Thats where I went wrong last time! It was a good meal I should have had instead of a bottle of Vodka! I defo wont be making that mistake again.


----------



## terryl965 (Dec 11, 2009)

For me I use a pass or faill option with a Ten part test, one being Physical Fitnees, Kata/Poomsae, One Steps, Punches, Blocks, Kicks, Sparring, Attitude, Written portion and attendance. If that all adds up to 80% or better they pass if not the fail and can retake in thirty days at no additional charge.


----------



## Stuey (Dec 11, 2009)

terryl965 said:


> For me I use a pass or faill option with a Ten part test, one being Physical Fitnees, Kata/Poomsae, One Steps, Punches, Blocks, Kicks, Sparring, Attitude, Written portion and attendance. If that all adds up to 80% or better they pass if not the fail and can retake in thirty days at no additional charge.

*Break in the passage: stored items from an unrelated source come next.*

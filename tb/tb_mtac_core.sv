// tb_mtac_core: self-checking program test of the MTAC parallel processor.
//
// A reduced ring (TMIN = 16, TMAX = 32, so U = 10 memory stages) keeps the
// run short; the stage layout is the same as at full size. The testbench
// models the shared memory and the network: every request is served after a
// fixed latency (stores take effect when issued, loads reply with the tag),
// and a synchronization-network model pulses sync_in once all threads are
// frozen. Each thread t runs the same program:
//   C[t] = A[t] + B[t]            (chained ALU -> memory -> compare -> write)
//   SYNC
//   D[t] = (C[t^1] > C[t]) ? 2 : 1  (reads a neighbour's result, branches)
//   TRAP
// The program is run three times:
//   1. 10 threads (fewer than TMIN, null threads fill the ring), latency 4;
//   2. 32 threads (TMAX), latency 4;
//   3. 20 threads with latency U + 3, longer than the memory stages, so the
//      processor must halt and wait for every read reply.
// Checked: all D values and C values; retired = 8 instructions per thread;
// one instruction per thread per trip round the ring (cycle at which every
// thread is frozen at SYNC); no halt when latency < U, and halts when
// latency > U; every memory module number equals the hash of the address.
module tb_mtac_core;
  import ipsm_pkg::*;

  localparam int NALU = 1, NMU = 1, NREG = 32, TMIN = 16, TMAX = 32, MODW = 4;
  localparam int PCW = 10, TW = $clog2(TMAX);
  localparam int U = TMIN - NALU - 5;
  localparam int S_SE = 1 + 1 + 1 + U + 1;   // IF, A0, HA, ME x U, CMP, SE
  localparam word_t BASE_A = 32'h0000, BASE_B = 32'h1000, BASE_C = 32'h2000, BASE_D = 32'h3000;

  typedef struct packed {
    word_t o0; word_t o1;
    alu_sub_t [NALU-1:0] alu;
    cmp_sub_t cmp;
    mem_sub_t [NMU-1:0] mem;
    seq_sub_t seq;
    src_t [NREG-1:0] wb;
  } instr_t;

  logic clk = 0, rst_n = 0;
  logic [TW:0] n_threads = '0;
  logic imem_we = 0;
  logic [PCW-1:0] imem_addr = '0;
  instr_t imem_wdata;
  word_t hash_mult = 32'h9E37_79B9, hash_key = 32'h0BAD_F00D;
  logic [NMU-1:0] req_valid, req_we;
  logic [NMU-1:0][3:0] req_be;
  logic [NMU-1:0][31:0] req_addr, req_data;
  logic [NMU-1:0][MODW-1:0] req_module;
  logic [NMU-1:0][TW-1:0] req_tag;
  logic [NMU-1:0] rep_valid = '0;
  logic [NMU-1:0][TW-1:0] rep_tag = '0;
  logic [NMU-1:0][31:0] rep_data = '0;
  logic sync_in = 0, all_done, all_frozen, stall;
  logic [31:0] retired;

  mtac_core #(.NALU(NALU), .NPRE(1), .NMU(NMU), .NREG(NREG), .TMIN(TMIN), .TMAX(TMAX),
              .IMEM_DEPTH(1 << PCW), .MODW(MODW)) dut (
    .clk(clk), .rst_n(rst_n), .n_threads(n_threads), .imem_we(imem_we), .imem_addr(imem_addr),
    .imem_wdata(imem_wdata), .hash_mult(hash_mult), .hash_key(hash_key),
    .req_valid(req_valid), .req_we(req_we), .req_be(req_be), .req_addr(req_addr),
    .req_module(req_module), .req_data(req_data), .req_tag(req_tag),
    .rep_valid(rep_valid), .rep_tag(rep_tag), .rep_data(rep_data), .sync_in(sync_in),
    .all_done(all_done), .all_frozen(all_frozen), .stall(stall), .retired(retired));

  always #5 clk = ~clk;

  int checks = 0, failures = 0;
  int stalls = 0, syncs = 0, branches_taken = 0, hashes = 0, requests = 0;
  int latency = 4;
  word_t shmem [int];
  int cycle = 0;

  initial begin : watchdog
    #5_000_000;
    $display("watchdog expired");
    $display("TB_RESULT checks=%0d failures=%0d", checks, failures + 1);
    $finish;
  end

  task automatic expect_eq(string what, longint got, longint exp);
    checks++;
    if (got !== exp) begin
      failures++;
      if (failures < 12) $display("FAIL %s: got %0d expected %0d", what, got, exp);
    end
  endtask

  function automatic logic [MODW-1:0] ref_hash(word_t a);
    word_t p;
    p = (a * (hash_mult | 1)) ^ hash_key;
    return p[31 -: MODW];
  endfunction

  // ---------------------------------------------------------------- memory + network model
  typedef struct { int due; logic [TW-1:0] tag; word_t data; } reply_t;
  reply_t pending [$];

  always @(posedge clk) begin
    cycle <= cycle + 1;
    if (stall) stalls++;
    if (rst_n && req_valid[0]) begin
      word_t old, m;
      requests++;
      hashes++;
      if (req_module[0] !== ref_hash(req_addr[0])) begin
        failures++;
        $display("FAIL hash of %h: %0d", req_addr[0], req_module[0]);
      end
      checks++;
      old = shmem.exists(int'(req_addr[0])) ? shmem[int'(req_addr[0])] : '0;
      if (req_we[0]) begin
        m = {{8{req_be[0][3]}}, {8{req_be[0][2]}}, {8{req_be[0][1]}}, {8{req_be[0][0]}}};
        shmem[int'(req_addr[0])] = (old & ~m) | (req_data[0] & m);
      end else begin
        pending.push_back('{due: cycle + latency, tag: req_tag[0], data: old});
      end
    end
  end

  always @(negedge clk) begin
    rep_valid <= '0;
    if (pending.size() > 0 && pending[0].due <= cycle) begin
      rep_valid[0] <= 1'b1;
      rep_tag[0]   <= pending[0].tag;
      rep_data[0]  <= pending[0].data;
      void'(pending.pop_front());
    end
  end

  // ---------------------------------------------------------------- synchronization network model
  always @(negedge clk) begin
    sync_in <= 1'b0;
    if (rst_n && all_frozen && !all_done && !sync_in) begin
      sync_in <= 1'b1;
      syncs++;
    end
  end

  // ---------------------------------------------------------------- program
  function automatic instr_t nop();
    instr_t i;
    i = '0;
    foreach (i.wb[r]) i.wb[r] = SRC_KEEP;
    return i;
  endfunction

  function automatic seq_sub_t sq(seq_op_e op, logic tgt, logic oth, src_t x);
    seq_sub_t s;
    s.op = op; s.tgt = tgt; s.other = oth; s.x = x;
    return s;
  endfunction

  instr_t prog [$];

  task automatic build_program();
    instr_t i;
    // 0: A0 = ID << 2; M0 = [A0] (A[t]); R1 = A0; R2 = M0
    i = nop(); i.o1 = 2;
    i.alu[0] = '{op: ALU_SHL, x: SRC_ID, y: SRC_O1};
    i.mem[0] = '{op: MEM_LD, addr: SRC_A0, data: SRC_O0};
    i.wb[1] = SRC_A0; i.wb[2] = SRC_M0;
    prog.push_back(i);
    // 1: A0 = R1 + BASE_B; M0 = [A0]; R3 = M0
    i = nop(); i.o0 = BASE_B;
    i.alu[0] = '{op: ALU_ADD, x: 6'd1, y: SRC_O0};
    i.mem[0] = '{op: MEM_LD, addr: SRC_A0, data: SRC_O0};
    i.wb[3] = SRC_M0;
    prog.push_back(i);
    // 2: A0 = R1 + BASE_C; CMP = R2 + R3 (ADDCC); R4 = A0; R5 = CMP
    i = nop(); i.o0 = BASE_C;
    i.alu[0] = '{op: ALU_ADD, x: 6'd1, y: SRC_O0};
    i.cmp = '{op: CMP_ADDCC, x: 6'd2, y: 6'd3};
    i.wb[4] = SRC_A0; i.wb[5] = SRC_CMP;
    prog.push_back(i);
    // 3: [R4] = R5; SYNC
    i = nop();
    i.mem[0] = '{op: MEM_ST, addr: 6'd4, data: 6'd5};
    i.seq = sq(SEQ_SYNC, 0, 0, SRC_O0);
    prog.push_back(i);
    // 4: A0 = R4 ^ 4; M0 = [A0] (C[t^1]); R6 = M0
    i = nop(); i.o0 = 4;
    i.alu[0] = '{op: ALU_XOR, x: 6'd4, y: SRC_O0};
    i.mem[0] = '{op: MEM_LD, addr: SRC_A0, data: SRC_O0};
    i.wb[6] = SRC_M0;
    prog.push_back(i);
    // 5: IC = R6 > R5; branch to 7 if IC
    i = nop(); i.o0 = 7;
    i.cmp = '{op: CMP_SGT, x: 6'd6, y: 6'd5};
    i.seq = sq(SEQ_BNEZ, 0, 0, SRC_O0);
    prog.push_back(i);
    // 6: R7 = 1; jump to 8
    i = nop(); i.o0 = 1; i.o1 = 8; i.wb[7] = SRC_O0;
    i.seq = sq(SEQ_JMP, 0, 0, SRC_O1);
    prog.push_back(i);
    // 7: R7 = 2
    i = nop(); i.o0 = 2; i.wb[7] = SRC_O0;
    prog.push_back(i);
    // 8: A0 = R1 + BASE_D; [A0] = R7; TRAP
    i = nop(); i.o0 = BASE_D;
    i.alu[0] = '{op: ALU_ADD, x: 6'd1, y: SRC_O0};
    i.mem[0] = '{op: MEM_ST, addr: SRC_A0, data: 6'd7};
    i.seq = sq(SEQ_TRAP, 0, 0, SRC_O0);
    prog.push_back(i);
  endtask

  task automatic run_case(int n, int lat);
    int ring, last, c_frozen, c0, stalls0;
    word_t a [TMAX];
    word_t b [TMAX];
    word_t c, cn;
    latency = lat;
    shmem.delete();
    pending.delete();
    for (int t = 0; t < n; t++) begin
      a[t] = $urandom % 1000; b[t] = $urandom % 1000;
      shmem[int'((BASE_A >> 2) + t)] = a[t];
      shmem[int'((BASE_B >> 2) + t)] = b[t];
    end
    @(negedge clk); rst_n = 0; n_threads = (TW+1)'(n);
    @(negedge clk); rst_n = 1;
    c0 = cycle; stalls0 = stalls;
    ring = (n < TMIN) ? TMIN : n;
    // a thread starting in slice t > 0 first fetches when it reaches slice 0
    last = (n > 1) ? ring - 1 + S_SE : S_SE;
    c_frozen = -1;
    while (!all_done) begin
      @(posedge clk); #1;
      if (all_frozen && c_frozen < 0) c_frozen = cycle - c0;
    end
    if (lat < U) begin
      expect_eq("cycles to SYNC (one instruction per trip)", c_frozen, 3 * ring + last + 1);
      expect_eq("no halt with short latency", stalls - stalls0, 0);
    end else begin
      checks++;
      if (stalls - stalls0 == 0) begin failures++; $display("FAIL expected halts with latency %0d", lat); end
    end
    expect_eq("retired", retired, 8 * n);
    for (int t = 0; t < n; t++) begin
      c  = a[t] + b[t];
      cn = ((t ^ 1) < n) ? a[t ^ 1] + b[t ^ 1] : 0;
      if (cn > c) branches_taken++;
      expect_eq($sformatf("C[%0d]", t), shmem[int'((BASE_C >> 2) + t)], c);
      expect_eq($sformatf("D[%0d]", t), shmem[int'((BASE_D >> 2) + t)], (cn > c) ? 2 : 1);
    end
  endtask

  initial begin
    imem_wdata = '0;
    build_program();
    #12 rst_n = 1;
    foreach (prog[k]) begin
      @(negedge clk); imem_we = 1; imem_addr = PCW'(k); imem_wdata = prog[k];
    end
    @(negedge clk); imem_we = 0;
    run_case(10, 4);
    run_case(32, 4);
    run_case(20, U + 3);
    $display("mechanisms: stalls=%0d syncs=%0d branches_taken=%0d hashes=%0d requests=%0d",
             stalls, syncs, branches_taken, hashes, requests);
    $display("TB_RESULT checks=%0d failures=%0d", checks, failures);
    $finish;
  end
endmodule
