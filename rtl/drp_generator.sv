// drp_generator: partition number p1(X) and section number p2(X) of one
// operand X = (x1, x2, x3) in the moduli set {2^n-1, 2^n, 2^(n+1)-1}.
//
// Dynamic range partitioning writes every X in [0, M) as
//   X = x3 + (2^(n+1)-1) * p2 + 2^n (2^(n+1)-1) * p1,
// with p1 in [0, 2^n-1), p2 in [0, 2^n) and x3 in [0, 2^(n+1)-1), so X
// orders like the triple (p1, p2, x3). With the multiplicative inverses
// worked out this becomes
//   p2 = w = |x3 - x2| mod 2^n
//   p1 = |x1 + ~x3 + ~w + 2^n - 2| mod (2^n - 1).
// The datapath follows the block diagram of the generator: p2_adder forms w;
// p1_row_reducer reduces the three fixed rows of p1 to two with XNOR/OR
// arrays; mod_csa adds ~w as the fourth row; mod_adder resolves the last two
// rows into the canonical p1. p2 is thus a by-product that p1 also uses.
//
// Inputs must be canonical residues (x1 <= 2^n-2, x3 <= 2^(n+1)-2).
// Purely combinational.
module drp_generator #(
  parameter int unsigned N = phi_pkg::N_DEFAULT
) (
  input  logic [N-1:0] x1,
  input  logic [N-1:0] x2,
  input  logic [N:0]   x3,
  output logic [N-1:0] p1,
  output logic [N-1:0] p2
);
  logic [N-1:0] w;
  logic [N-1:0] w_n;
  logic [N-1:0] row_s, row_c;
  logic [N-1:0] csa_s, csa_c;

  p2_adder #(.N(N)) u_p2 (
    .x2 (x2),
    .x3_lo (x3[N-1:0]),
    .w  (w)
  );

  assign w_n = ~w;
  assign p2  = w;

  p1_row_reducer #(.N(N)) u_rows (
    .x1        (x1),
    .x3        (x3),
    .sum_row   (row_s),
    .carry_row (row_c)
  );

  mod_csa #(.N(N)) u_csa (
    .a (row_s),
    .b (row_c),
    .d (w_n),
    .s (csa_s),
    .c (csa_c)
  );

  mod_adder #(.N(N)) u_add (
    .a (csa_s),
    .b (csa_c),
    .s (p1)
  );
endmodule
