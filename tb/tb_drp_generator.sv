// tb_drp_generator: checks p1(X) and p2(X) against their definition.
//
// An integer X is converted to residues (x1, x2, x3) and the generator must
// return p1 = X div (m2 m3) and p2 = (X mod m2 m3) div m3. At n = 4 every X
// of the dynamic range (7,440 values) is tried; at n = 8 the ends of the
// range, both sides of every partition boundary and 300,000 random values.
// The number of results where the modulo 2^n-1 adder had to fold a sum of
// 2^n-1 or more (p1 computed from the wrapped branch) is reported.
// One vector per time unit; a watchdog ends a hung run.
module tb_drp_generator;
  import tb_phi_ref_pkg::*;

  localparam int NS = 4;
  localparam int NL = 8;
  localparam int RANDOM_VECTORS = 300_000;

  logic [NS-1:0] s_x1, s_x2, s_p1, s_p2;
  logic [NS:0]   s_x3;
  logic [NL-1:0] l_x1, l_x2, l_p1, l_p2;
  logic [NL:0]   l_x3;
  int checks = 0, failures = 0;

  drp_generator #(.N(NS)) dut_s (.x1(s_x1), .x2(s_x2), .x3(s_x3), .p1(s_p1), .p2(s_p2));
  drp_generator #(.N(NL)) dut_l (.x1(l_x1), .x2(l_x2), .x3(l_x3), .p1(l_p1), .p2(l_p2));

  task automatic check_small(longint x);
    s_x1 = NS'(res1(NS, x));
    s_x2 = NS'(res2(NS, x));
    s_x3 = (NS+1)'(res3(NS, x));
    #1;
    checks++;
    if (longint'(s_p1) != part_p1(NS, x) || longint'(s_p2) != sect_p2(NS, x)) begin
      failures++;
      if (failures < 10)
        $display("FAIL n=%0d X=%0d p1=%0d/%0d p2=%0d/%0d", NS, x, s_p1, part_p1(NS, x), s_p2, sect_p2(NS, x));
    end
  endtask

  task automatic check_large(longint x);
    l_x1 = NL'(res1(NL, x));
    l_x2 = NL'(res2(NL, x));
    l_x3 = (NL+1)'(res3(NL, x));
    #1;
    checks++;
    if (longint'(l_p1) != part_p1(NL, x) || longint'(l_p2) != sect_p2(NL, x)) begin
      failures++;
      if (failures < 10)
        $display("FAIL n=%0d X=%0d p1=%0d/%0d p2=%0d/%0d", NL, x, l_p1, part_p1(NL, x), l_p2, sect_p2(NL, x));
    end
  endtask

  initial begin
    #10_000_000;
    failures++;
    $display("watchdog expired");
    $display("TB_RESULT checks=%0d failures=%0d", checks, failures);
    $finish;
  end

  initial begin
    longint big_m, part;
    for (longint x = 0; x < range_m(NS); x++) check_small(x);

    big_m = range_m(NL);
    part  = m2(NL) * m3(NL);
    check_large(0);
    check_large(big_m - 1);
    for (longint p = 1; p < m1(NL); p++) begin
      check_large(p * part - 1);
      check_large(p * part);
    end
    for (int k = 0; k < RANDOM_VECTORS; k++) check_large(rand_below(big_m));

    $display("TB_RESULT checks=%0d failures=%0d", checks, failures);
    $finish;
  end
endmodule
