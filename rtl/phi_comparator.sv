// phi_comparator: magnitude comparator for two residue numbers in the
// moduli set {2^n-1, 2^n, 2^(n+1)-1} by dynamic range partitioning.
//
// The dynamic range M = (2^n-1) 2^n (2^(n+1)-1) is split into 2^n-1
// partitions of 2^n (2^(n+1)-1) values, each split into 2^n sections of
// 2^(n+1)-1 values; the offset inside a section is the residue x3 itself.
// One drp_generator per operand yields the partition number p1 and the
// section number p2. Three binary comparators then compare p1(X)/p1(Y),
// p2(X)/p2(Y) and x3/y3 in parallel, and a two-level multiplexer picks the
// most significant stage that differs: c_xy = E1 ? (E2 ? c3 : c2) : c1.
// E = E1 & E2 & E3 flags X == Y.
//
// Interface: residues x1, x2 (n bits) and x3 (n+1 bits) of X, likewise of
// Y, all canonical. c_xy = 1 when X > Y; e = 1 when X == Y (c_xy is then 0).
// The structure is that of the design's top-level block diagram; the
// polarity of c_xy (greater-than) and the n+1-bit width of the third
// comparator, which x3 needs, are this implementation's.
// Purely combinational: the result is valid one propagation delay after the
// inputs settle.
module phi_comparator #(
  parameter int unsigned N = phi_pkg::N_DEFAULT
) (
  input  logic [N-1:0] x1,
  input  logic [N-1:0] x2,
  input  logic [N:0]   x3,
  input  logic [N-1:0] y1,
  input  logic [N-1:0] y2,
  input  logic [N:0]   y3,
  output logic         c_xy,
  output logic         e
);
  logic [N-1:0] p1_x, p2_x, p1_y, p2_y;
  logic         c1, c2, c3;
  logic         e1, e2, e3;

  drp_generator #(.N(N)) u_gen_x (
    .x1 (x1), .x2 (x2), .x3 (x3),
    .p1 (p1_x), .p2 (p2_x)
  );

  drp_generator #(.N(N)) u_gen_y (
    .x1 (y1), .x2 (y2), .x3 (y3),
    .p1 (p1_y), .p2 (p2_y)
  );

  binary_comparator #(.W(N)) u_cmp1 (
    .a (p1_x), .b (p1_y), .gt (c1), .eq (e1)
  );

  binary_comparator #(.W(N)) u_cmp2 (
    .a (p2_x), .b (p2_y), .gt (c2), .eq (e2)
  );

  binary_comparator #(.W(N+1)) u_cmp3 (
    .a (x3), .b (y3), .gt (c3), .eq (e3)
  );

  always_comb begin
    c_xy = e1 ? (e2 ? c3 : c2) : c1;
    e    = e1 & e2 & e3;
  end
endmodule
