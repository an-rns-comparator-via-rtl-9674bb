// tb_phi_comparator: end-to-end check of the RNS comparator at small word
// sizes.
//
// Integers X and Y are converted to residues and the comparator must return
// c_xy = (X > Y) and e = (X == Y). At n = 3 (dynamic range 840) every pair
// is compared; at n = 5 (dynamic range 63,984) random pairs are drawn, a
// third of them from the same partition and a third from the same section,
// so that each of the three comparator stages decides often. The testbench
// counts which stage decided each pair (partition number p1, section
// number p2, the residue x3, or equality) and fails if any of the four never
// happened. One pair per time unit; a watchdog ends a hung run.
module tb_phi_comparator;
  import tb_phi_ref_pkg::*;

  localparam int NS = 3;
  localparam int NM = 5;
  localparam int RANDOM_PAIRS = 300_000;

  logic [NS-1:0] s_x1, s_x2, s_y1, s_y2;
  logic [NS:0]   s_x3, s_y3;
  logic          s_c, s_e;
  logic [NM-1:0] m_x1, m_x2, m_y1, m_y2;
  logic [NM:0]   m_x3, m_y3;
  logic          m_c, m_e;

  int checks = 0, failures = 0;
  int by_p1 = 0, by_p2 = 0, by_x3 = 0, by_eq = 0;

  phi_comparator #(.N(NS)) dut_s (
    .x1(s_x1), .x2(s_x2), .x3(s_x3), .y1(s_y1), .y2(s_y2), .y3(s_y3), .c_xy(s_c), .e(s_e)
  );
  phi_comparator #(.N(NM)) dut_m (
    .x1(m_x1), .x2(m_x2), .x3(m_x3), .y1(m_y1), .y2(m_y2), .y3(m_y3), .c_xy(m_c), .e(m_e)
  );

  // classify a pair by the most significant DRP component that differs
  function automatic void classify(int n, longint x, longint y);
    if (part_p1(n, x) != part_p1(n, y))      by_p1++;
    else if (sect_p2(n, x) != sect_p2(n, y)) by_p2++;
    else if (x != y)                         by_x3++;
    else                                     by_eq++;
  endfunction

  task automatic check_small(longint x, longint y);
    s_x1 = NS'(res1(NS, x)); s_x2 = NS'(res2(NS, x)); s_x3 = (NS+1)'(res3(NS, x));
    s_y1 = NS'(res1(NS, y)); s_y2 = NS'(res2(NS, y)); s_y3 = (NS+1)'(res3(NS, y));
    #1;
    checks++;
    classify(NS, x, y);
    if (s_c != (x > y) || s_e != (x == y)) begin
      failures++;
      if (failures < 10) $display("FAIL n=%0d X=%0d Y=%0d c=%b e=%b", NS, x, y, s_c, s_e);
    end
  endtask

  task automatic check_mid(longint x, longint y);
    m_x1 = NM'(res1(NM, x)); m_x2 = NM'(res2(NM, x)); m_x3 = (NM+1)'(res3(NM, x));
    m_y1 = NM'(res1(NM, y)); m_y2 = NM'(res2(NM, y)); m_y3 = (NM+1)'(res3(NM, y));
    #1;
    checks++;
    classify(NM, x, y);
    if (m_c != (x > y) || m_e != (x == y)) begin
      failures++;
      if (failures < 10) $display("FAIL n=%0d X=%0d Y=%0d c=%b e=%b", NM, x, y, m_c, m_e);
    end
  endtask

  initial begin
    #10_000_000;
    failures++;
    $display("watchdog expired");
    $display("TB_RESULT checks=%0d failures=%0d", checks, failures);
    $finish;
  end

  initial begin
    longint x, y, part, sect;
    for (longint i = 0; i < range_m(NS); i++)
      for (longint j = 0; j < range_m(NS); j++)
        check_small(i, j);

    part = m2(NM) * m3(NM);
    sect = m3(NM);
    for (int k = 0; k < RANDOM_PAIRS; k++) begin
      x = rand_below(range_m(NM));
      case (k % 3)
        0: y = rand_below(range_m(NM));
        1: y = (x / part) * part + rand_below(part);   // same partition
        default: y = (x / sect) * sect + rand_below(sect); // same section
      endcase
      check_mid(x, y);
    end

    $display("decided by p1=%0d p2=%0d x3=%0d equal=%0d", by_p1, by_p2, by_x3, by_eq);
    if (by_p1 == 0) begin failures++; $display("FAIL: no pair decided by p1"); end
    if (by_p2 == 0) begin failures++; $display("FAIL: no pair decided by p2"); end
    if (by_x3 == 0) begin failures++; $display("FAIL: no pair decided by x3"); end
    if (by_eq == 0) begin failures++; $display("FAIL: no equal pair"); end
    $display("TB_RESULT checks=%0d failures=%0d", checks, failures);
    $finish;
  end
endmodule
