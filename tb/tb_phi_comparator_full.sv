// tb_phi_comparator_full: the comparator at its default word size n = 8
// (moduli 255, 256, 511; dynamic range 33,358,080).
//
// Compares every value X of the dynamic range with its successor X + 1 in
// both orders (which pins down p1 and p2 of every X), the ends of the
// range, pairs straddling every partition boundary, pairs straddling the section boundaries of a few partitions,
// and 1,500,000 random pairs of which a third share the partition and a
// third the section. Each result must be c_xy = (X > Y), e = (X == Y). The
// stage that decided each pair (p1, p2, x3 or equality) is counted, and a
// stage that never decided is a failure. One pair per time unit; a watchdog
// ends a hung run.
module tb_phi_comparator_full;
  import tb_phi_ref_pkg::*;

  localparam int N = phi_pkg::N_DEFAULT;
  localparam int RANDOM_PAIRS = 1_500_000;

  logic [N-1:0] x1, x2, y1, y2;
  logic [N:0]   x3, y3;
  logic         c_xy, e;

  int checks = 0, failures = 0;
  int by_p1 = 0, by_p2 = 0, by_x3 = 0, by_eq = 0;

  phi_comparator dut (
    .x1(x1), .x2(x2), .x3(x3), .y1(y1), .y2(y2), .y3(y3), .c_xy(c_xy), .e(e)
  );

  task automatic check_pair(longint x, longint y);
    x1 = N'(res1(N, x)); x2 = N'(res2(N, x)); x3 = (N+1)'(res3(N, x));
    y1 = N'(res1(N, y)); y2 = N'(res2(N, y)); y3 = (N+1)'(res3(N, y));
    #1;
    checks++;
    if (part_p1(N, x) != part_p1(N, y))      by_p1++;
    else if (sect_p2(N, x) != sect_p2(N, y)) by_p2++;
    else if (x != y)                         by_x3++;
    else                                     by_eq++;
    if (c_xy != (x > y) || e != (x == y)) begin
      failures++;
      if (failures < 10) $display("FAIL X=%0d Y=%0d c_xy=%b e=%b", x, y, c_xy, e);
    end
  endtask

  initial begin
    #1_000_000_000;
    failures++;
    $display("watchdog expired");
    $display("TB_RESULT checks=%0d failures=%0d", checks, failures);
    $finish;
  end

  initial begin
    longint big_m, part, sect, x, y;
    big_m = range_m(N);
    part  = m2(N) * m3(N);
    sect  = m3(N);

    check_pair(0, 0);
    check_pair(0, big_m - 1);
    check_pair(big_m - 1, 0);
    check_pair(big_m - 1, big_m - 1);
    for (longint p = 1; p < m1(N); p++) begin
      check_pair(p * part - 1, p * part);
      check_pair(p * part, p * part - 1);
    end
    for (longint p = 0; p < m1(N); p += 50)
      for (longint q = 1; q < m2(N); q++) begin
        check_pair(p * part + q * sect - 1, p * part + q * sect);
        check_pair(p * part + q * sect, p * part + q * sect - 1);
      end

    for (longint v = 0; v + 1 < big_m; v++) begin
      check_pair(v, v + 1);
      check_pair(v + 1, v);
    end

    for (int k = 0; k < RANDOM_PAIRS; k++) begin
      x = rand_below(big_m);
      case (k % 3)
        0: y = rand_below(big_m);
        1: y = (x / part) * part + rand_below(part);
        default: y = (k % 30 == 2) ? x : (x / sect) * sect + rand_below(sect);
      endcase
      check_pair(x, y);
    end

    $display("decided by p1=%0d p2=%0d x3=%0d equal=%0d", by_p1, by_p2, by_x3, by_eq);
    if (by_p1 == 0) begin failures++; $display("FAIL: no pair decided by p1"); end
    if (by_p2 == 0) begin failures++; $display("FAIL: no pair decided by p2"); end
    if (by_x3 == 0) begin failures++; $display("FAIL: no pair decided by x3"); end
    if (by_eq == 0) begin failures++; $display("FAIL: no equal pair"); end
    $display("TB_RESULT checks=%0d failures=%0d", checks, failures);
    $finish;
  end
endmodule
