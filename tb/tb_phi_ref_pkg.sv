// tb_phi_ref_pkg: reference arithmetic for the testbenches of the
// {2^n-1, 2^n, 2^(n+1)-1} comparator.
//
// Everything here works on plain integers: the moduli, the forward
// conversion of an integer X to its three residues, and the partition and
// section numbers taken straight from their definition
//   p1 = X div (m2*m3),  p2 = (X mod m2*m3) div m3,
// which is independent of the residue formulas the hardware uses.
package tb_phi_ref_pkg;
  function automatic longint m1(int n); return (longint'(1) << n) - 1;       endfunction
  function automatic longint m2(int n); return (longint'(1) << n);           endfunction
  function automatic longint m3(int n); return (longint'(1) << (n + 1)) - 1; endfunction
  function automatic longint range_m(int n); return m1(n) * m2(n) * m3(n);   endfunction

  function automatic longint res1(int n, longint x); return x % m1(n); endfunction
  function automatic longint res2(int n, longint x); return x % m2(n); endfunction
  function automatic longint res3(int n, longint x); return x % m3(n); endfunction

  function automatic longint part_p1(int n, longint x);
    return x / (m2(n) * m3(n));
  endfunction

  function automatic longint sect_p2(int n, longint x);
    return (x % (m2(n) * m3(n))) / m3(n);
  endfunction

  // uniform-ish random value in [0, lim) for lim below 2^62
  function automatic longint rand_below(longint lim);
    longint r;
    r = {$urandom(), $urandom()};
    r = r & 64'h3fff_ffff_ffff_ffff;
    return r % lim;
  endfunction
endpackage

 Thats a good idea. I like that one. I guess some clubs here will un-officially grade in class if you have tried and failed, so its similar.


----------



## Jade Tigress (Dec 13, 2009)

When is your grading? Was it this weekend? Let us know how it went/goes.


----------



## Tez3 (Dec 13, 2009)

Stuey said:


> I have my second grading coming up. I am really looking forward to it! *My first grading I was stupidly hung over pretty bad.* *Held it together for the most part until I got home.* I intend to get a distinction this time though! I KNOW I am good enough!
> 
> Does anyone else have this system of grading whereby you get a pass, (a lot of work needed to perfect stuff but basically got it), a merit (spot on with most of the material, few things to work on) and a distinction, (Damn, your on fire!)?
> 
> Also, it seems that higher up there a loads of different things to remember, like different combos, kata, one/two steps, basics, foreign terms, etc, etc. Is there any way to make remembering all this different stuff a little easier?


 

Yesterday I was listening to my shift partner, an ex Para himself telling two Para recruits to get drunk the night before their 10 miler on P Company because 'you'll have run five miles before you even sober up' then the next five is easy! ROFL.


----------



## Stuey (Dec 13, 2009)

Oh yeah baby! 11th kyu Stu here. No hangover too. 
Didnt get the distinction I was hoping for, the defense techniques were not great. I had only done some of them once. I really put it all in for the rest though. I graded with a merit.
My Son and Daughter also graded with merits. A proud moment.


----------



## kingkong89 (Dec 16, 2009)

Thats why they call the martial arts a journey each grading becomes more and more intense at first there are just a few things to remember later on a few grades up there is much more to remember and when you reach the top you have to remember all of what you have learned


----------